7. Compare missing data rates across subgroups. If certain subgroups (e.g. demographic groups) have significantly higher rates of missing data, that points to a non-random pattern.


#### Q9: Suppose you are working on a medical diagnosis project and find that the majority of patients in the dataset do not have the condition of interest, while a small percentage do. What are some strategies you can use to evaluate the performance of your machine learning model on this imbalanced dataset?
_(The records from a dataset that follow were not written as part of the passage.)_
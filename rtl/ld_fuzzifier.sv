// ld_fuzzifier -- log-domain fuzzifier: two lookup tables, one per input.
//
// Each input addresses a table of 2^10 rows. A row holds, for the five
// triangular membership functions NB, NM, ZR, PM, PB centred at -2W, -W, 0,
// W, 2W (NB and PB saturate to 1 outside them), the value -ln(mu) in
// unsigned 4.12 fixed point. Because every ln(mu) is <= 0 only the magnitude
// is stored. A membership of 0, or one whose log magnitude does not fit,
// stores the largest code (about 16), which never wins a later minimum.
//
// The error table is addressed by the error (unsigned 2.8, W = 1). The rate
// table is addressed by the magnitude of a non-positive rate of change
// (unsigned 6.4, W = 50), so its row r holds the memberships of -r. Both
// tables are read combinationally: the fuzzifier adds no clock cycle.
//
// Table sizes, formats, the W values and the sign conventions follow the
// published implementation. The tables are constants computed at
// elaboration from the formula above, rounding to the nearest code.
module ld_fuzzifier
  import ld_pkg::*;
#(
  parameter int unsigned ERR_WIDTH  = 256,  // W of the error functions, in error LSBs (1.0)
  parameter int unsigned RATE_WIDTH = 800   // W of the rate functions, in rate LSBs (50.0)
) (
  input  logic [ERR_W-1:0]  err_i,   // error, unsigned 2.8
  input  logic [RATE_W-1:0] rate_i,  // |rate| of a falling error, unsigned 6.4
  output lmf_t              le_o [NMF],   // -ln(mu) of the error, NB..PB
  output lmf_t              lr_o [NMF]    // -ln(mu) of the rate,  NB..PB
);

  // one table row: the five codes, NB in the lowest bits
  typedef logic [NMF*LMF_W-1:0] row_t;
  typedef row_t err_rom_t  [2**ERR_W];
  typedef row_t rate_rom_t [2**RATE_W];

  // -ln of the membership of x in triangle k (0..4) of width w (x and w in
  // input LSBs), as a stored code.
  function automatic lmf_t mf_code(real x, int k, real w);
    real  c, m, v;
    lmf_t code;
    c = real'(k - 2) * w;
    m = 1.0 - ((x > c) ? (x - c) : (c - x)) / w;
    if ((k == 0 && x <= c) || (k == NMF-1 && x >= c)) m = 1.0;
    code = LMF_ZERO;
    if (m > 0.0) begin
      v = -$ln(m) * real'(1 << LOG_FRAC) + 0.5;
      if (v < real'(LMF_ZERO)) code = lmf_t'($rtoi(v));
    end
    return code;
  endfunction

  function automatic err_rom_t make_err_rom();
    err_rom_t r;
    row_t     row;
    for (int a = 0; a < 2**ERR_W; a++) begin
      for (int k = 0; k < NMF; k++)
        row[k*LMF_W +: LMF_W] = mf_code(real'(a), k, real'(ERR_WIDTH));
      r[a] = row;
    end
    return r;
  endfunction

  function automatic rate_rom_t make_rate_rom();
    rate_rom_t r;
    row_t     row;
    for (int a = 0; a < 2**RATE_W; a++) begin
      for (int k = 0; k < NMF; k++)
        row[k*LMF_W +: LMF_W] = mf_code(-real'(a), k, real'(RATE_WIDTH));
      r[a] = row;
    end
    return r;
  endfunction

  localparam err_rom_t  ERR_ROM  = make_err_rom();
  localparam rate_rom_t RATE_ROM = make_rate_rom();

  row_t err_row, rate_row;

  assign err_row  = ERR_ROM[err_i];
  assign rate_row = RATE_ROM[rate_i];

  always_comb begin
    for (int k = 0; k < NMF; k++) begin
      le_o[k] = err_row[k*LMF_W +: LMF_W];
      lr_o[k] = rate_row[k*LMF_W +: LMF_W];
    end
  end

endmodule
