// tb_ld_fuzzifier -- checks every row of both fuzzifier tables against
// -ln(mu) computed here from the piecewise-linear membership functions
// NB, NM, ZR, PM, PB (error W = 1.0 in 2.8 format, rate W = 50.0 at -|r| in
// 6.4 format). A code may differ by one step from the rounded value; a zero
// membership must give the all-ones code.
module tb_ld_fuzzifier;
  import ld_pkg::*;

  int checks = 0, failures = 0;
  logic [ERR_W-1:0]  err;
  logic [RATE_W-1:0] rate;
  lmf_t le [NMF];
  lmf_t lr [NMF];

  ld_fuzzifier dut (.err_i(err), .rate_i(rate), .le_o(le), .lr_o(lr));

  // membership of x (real units) in term k, centres -2w..2w
  function automatic real mu(real x, int k, real w);
    real lo, hi, c;
    c  = (k - 2) * w;
    lo = c - w;
    hi = c + w;
    if (k == 0) return (x <= c) ? 1.0 : (x >= hi) ? 0.0 : (hi - x) / w;
    if (k == 4) return (x >= c) ? 1.0 : (x <= lo) ? 0.0 : (x - lo) / w;
    if (x <= lo || x >= hi) return 0.0;
    return (x < c) ? (x - lo) / w : (hi - x) / w;
  endfunction

  task automatic check_code(lmf_t got, real m, string what, int a, int k);
    real exp_v;
    checks++;
    if (m <= 0.0) begin
      if (got !== 16'hFFFF) begin
        failures++;
        $display("FAIL %s addr=%0d term=%0d got=%h expected FFFF", what, a, k, got);
      end
    end else begin
      exp_v = -$ln(m) * 4096.0;
      if (exp_v > 65535.0) exp_v = 65535.0;
      if ((real'(got) - exp_v) > 1.0 || (exp_v - real'(got)) > 1.0) begin
        failures++;
        $display("FAIL %s addr=%0d term=%0d got=%0d expected %f", what, a, k, got, exp_v);
      end
    end
  endtask

  initial begin
    #100000;
    failures++;
    $display("watchdog expired");
    $display("TB_RESULT checks=%0d failures=%0d", checks, failures);
    $finish;
  end

  initial begin
    for (int a = 0; a < 1024; a++) begin
      err  = a[9:0];
      rate = a[9:0];
      #1;
      for (int k = 0; k < NMF; k++) begin
        check_code(le[k], mu(a / 256.0, k, 1.0), "error", a, k);
        check_code(lr[k], mu(-a / 16.0, k, 50.0), "rate", a, k);
      end
    end
    // spot values: error 1.0 is exactly PM, rate 25 gives ZR = NM = 0.5
    err = 10'd256; rate = 10'd400; #1;
    checks++; if (le[3] !== 16'd0) begin failures++; $display("FAIL PM(1.0)"); end
    checks++; if (lr[2] !== 16'd2839 || lr[1] !== 16'd2839) begin
      failures++; $display("FAIL ln2 codes %0d %0d", lr[2], lr[1]);
    end
    $display("TB_RESULT checks=%0d failures=%0d", checks, failures);
    $finish;
  end
endmodule
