// ld_inference -- log-domain inference engine and rule base.
//
// A rule fires with strength min(mu_err, mu_rate). The fuzzifier delivers
// -ln(mu), so the minimum of the memberships becomes the maximum of the
// stored magnitudes: A = max(le[i], lr[j]) for every one of the 25 pairs of
// an error term i and a rate term j. Alongside, the rule base supplies for
// each rule the logarithm of its consequent's magnitude, S = ln|c|, and a
// separate sign bit; a zero consequent carries the code -8.0, small enough
// that it never wins the later maximum against a live non-zero consequent.
//
// Purely combinational. Rule (rate j, error i) is at index j*5 + i; terms
// are ordered NB, NM, ZR, PM, PB. All 25 rules are evaluated; for the step
// responses of the published system only the six rules built from error
// terms {ZR, PM, PB} and rate terms {NM, ZR} can be non-zero, and the other
// rules then hold the "zero" code and change nothing downstream.
module ld_inference
  import ld_pkg::*;
(
  input  lmf_t le_i   [NMF],      // -ln(mu) of the error terms
  input  lmf_t lr_i   [NMF],      // -ln(mu) of the rate terms
  output lmf_t a_o    [NRULE],    // A: -ln(firing strength) per rule
  output lc_t  s_o    [NRULE],    // S: ln|consequent| per rule
  output logic neg_o  [NRULE]     // consequent is negative
);

  always_comb begin
    for (int j = 0; j < NMF; j++) begin
      for (int i = 0; i < NMF; i++) begin
        a_o[j*NMF + i]   = (le_i[i] > lr_i[j]) ? le_i[i] : lr_i[j];
        s_o[j*NMF + i]   = term_log(RULE_TABLE[j*NMF + i]);
        neg_o[j*NMF + i] = term_neg(RULE_TABLE[j*NMF + i]);
      end
    end
  end

endmodule
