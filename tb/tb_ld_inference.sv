// tb_ld_inference -- random -ln(mu) vectors into the inference engine. Each
// rule's A must be the larger of its two input codes; S and the sign must
// match the 5x5 rule table written out below as consequent values
// (L = 50, m1 = 2, m2 = 3), with ln|c| rounded to 12 fraction bits and a
// zero consequent coded as -32768.
module tb_ld_inference;
  import ld_pkg::*;

  int checks = 0, failures = 0;
  lmf_t le [NMF];
  lmf_t lr [NMF];
  lmf_t a  [NRULE];
  lc_t  s  [NRULE];
  logic n  [NRULE];

  ld_inference dut (.le_i(le), .lr_i(lr), .a_o(a), .s_o(s), .neg_o(n));

  // consequent per (rate row j, error column i), rows NB, NM, ZR, PM, PB
  int cons [5][5] = '{
    '{-150, -150, -100,  -50,    0},
    '{-150, -100,  -50,    0,   50},
    '{-100,  -50,    0,   50,  100},
    '{ -50,    0,   50,  100,  150},
    '{   0,   50,  100,  150,  150}
  };

  initial begin
    #100000;
    failures++;
    $display("watchdog expired");
    $display("TB_RESULT checks=%0d failures=%0d", checks, failures);
    $finish;
  end

  initial begin
    for (int t = 0; t < 200; t++) begin
      for (int k = 0; k < NMF; k++) begin
        le[k] = (t % 7 == 0) ? 16'hFFFF : 16'($urandom);
        lr[k] = (t % 5 == 0) ? 16'd0    : 16'($urandom);
      end
      #1;
      for (int j = 0; j < 5; j++)
        for (int i = 0; i < 5; i++) begin
          int   c;
          lmf_t ea;
          int   es;
          c  = cons[j][i];
          ea = (le[i] >= lr[j]) ? le[i] : lr[j];
          es = (c == 0) ? -32768 : $rtoi($ln(real'((c < 0) ? -c : c)) * 4096.0 + 0.5);
          checks++;
          if (a[j*5+i] !== ea || int'(s[j*5+i]) != es || n[j*5+i] !== (c < 0)) begin
            failures++;
            $display("FAIL rule (%0d,%0d): A=%0d/%0d S=%0d/%0d neg=%0d", j, i,
                     a[j*5+i], ea, s[j*5+i], es, n[j*5+i]);
          end
        end
    end
    $display("TB_RESULT checks=%0d failures=%0d", checks, failures);
    $finish;
  end
endmodule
Here are some strategies used to evaluate the performance of your machine learning model on this imbalanced dataset:

1. Upsampling: Adding duplicates or synthetically generated samples of the diseased class to match the healthy class. This can improve minority class prediction performance.

2. Downsampling: Remove some healthy class samples at random to match the number of diseased class. This can make the classes balanced for model training.

#### Q10: When attempting to estimate customer satisfaction for a project, you discover that the dataset is unbalanced, with the bulk of customers reporting being satisfied. What methods can you employ to balance the dataset and down-sample the majority class?

Here are a few methods to downsample the majority satisfied customers class in your customer satisfaction dataset:

1. Random undersampling: Randomly remove majority class examples at random until the classes are balanced. This is simple but can discard potentially useful data.

2. Tomek links: Identify data points from the majority class that are very close to minority class examples, known as Tomek links. Remove one data point from each Tomek link, preferentially keeping minority class examples. This focuses the downsampling on data points that are hardest to classify.

3. Cluster-based undersampling: Group majority class examples into clusters and randomly remove clusters until a balance is achieved. This preserves the underlying distribution of the data better than random undersampling.

4. One-sided selection: Sort the majority class examples by their distance from the minority class, and remove examples that are closest. This preferentially retains examples that are "further away" from the minority class.

5. Condensed nearest neighbor: Identify majority class examples that have only examples of the same class as their nearest neighbors, and remove them. This leaves data points that are more informative for distinguishing the classes.

#### Q11: You discover that the dataset is unbalanced with a low percentage of occurrences while working on a project that requires you to estimate the occurrence of a rare event. What methods can you employ to balance the dataset and up-sample the minority class?

Here are some methods  to upsample the minority class of occurrences in your imbalanced dataset:

1. Random duplication: Simply duplicate random minority class examples at random until the classes are balanced. This is simple but can lead to overfitting since some examples are repeated multiple times.

2. SMOTE: Synthetic Minority Oversampling Technique generates synthetic minority class examples rather than duplicating existing data. It works by identifying minority class examples that are close together, and generating new data along the line segment joining any/all of the k closest neighbors. 

3. ADASYN:  Advanced Synthetic Sampling generates different numbers of synthetic examples for different minority class examples, based on how "hard" they are to learn. It focuses more synthetic data around minority examples that are hard to learn.

4. Cluster-based oversampling: Group minority class examples into clusters and generate synthetic samples for each cluster. This helps generate more varied synthetic data that captures some of the underlying structure of the minority class.

5. Gaussian distribution oversampling: Generate synthetic data from a Gaussian distribution centered around existing minority class examples. The width of the distribution controls how similar synthetic data is to existing data.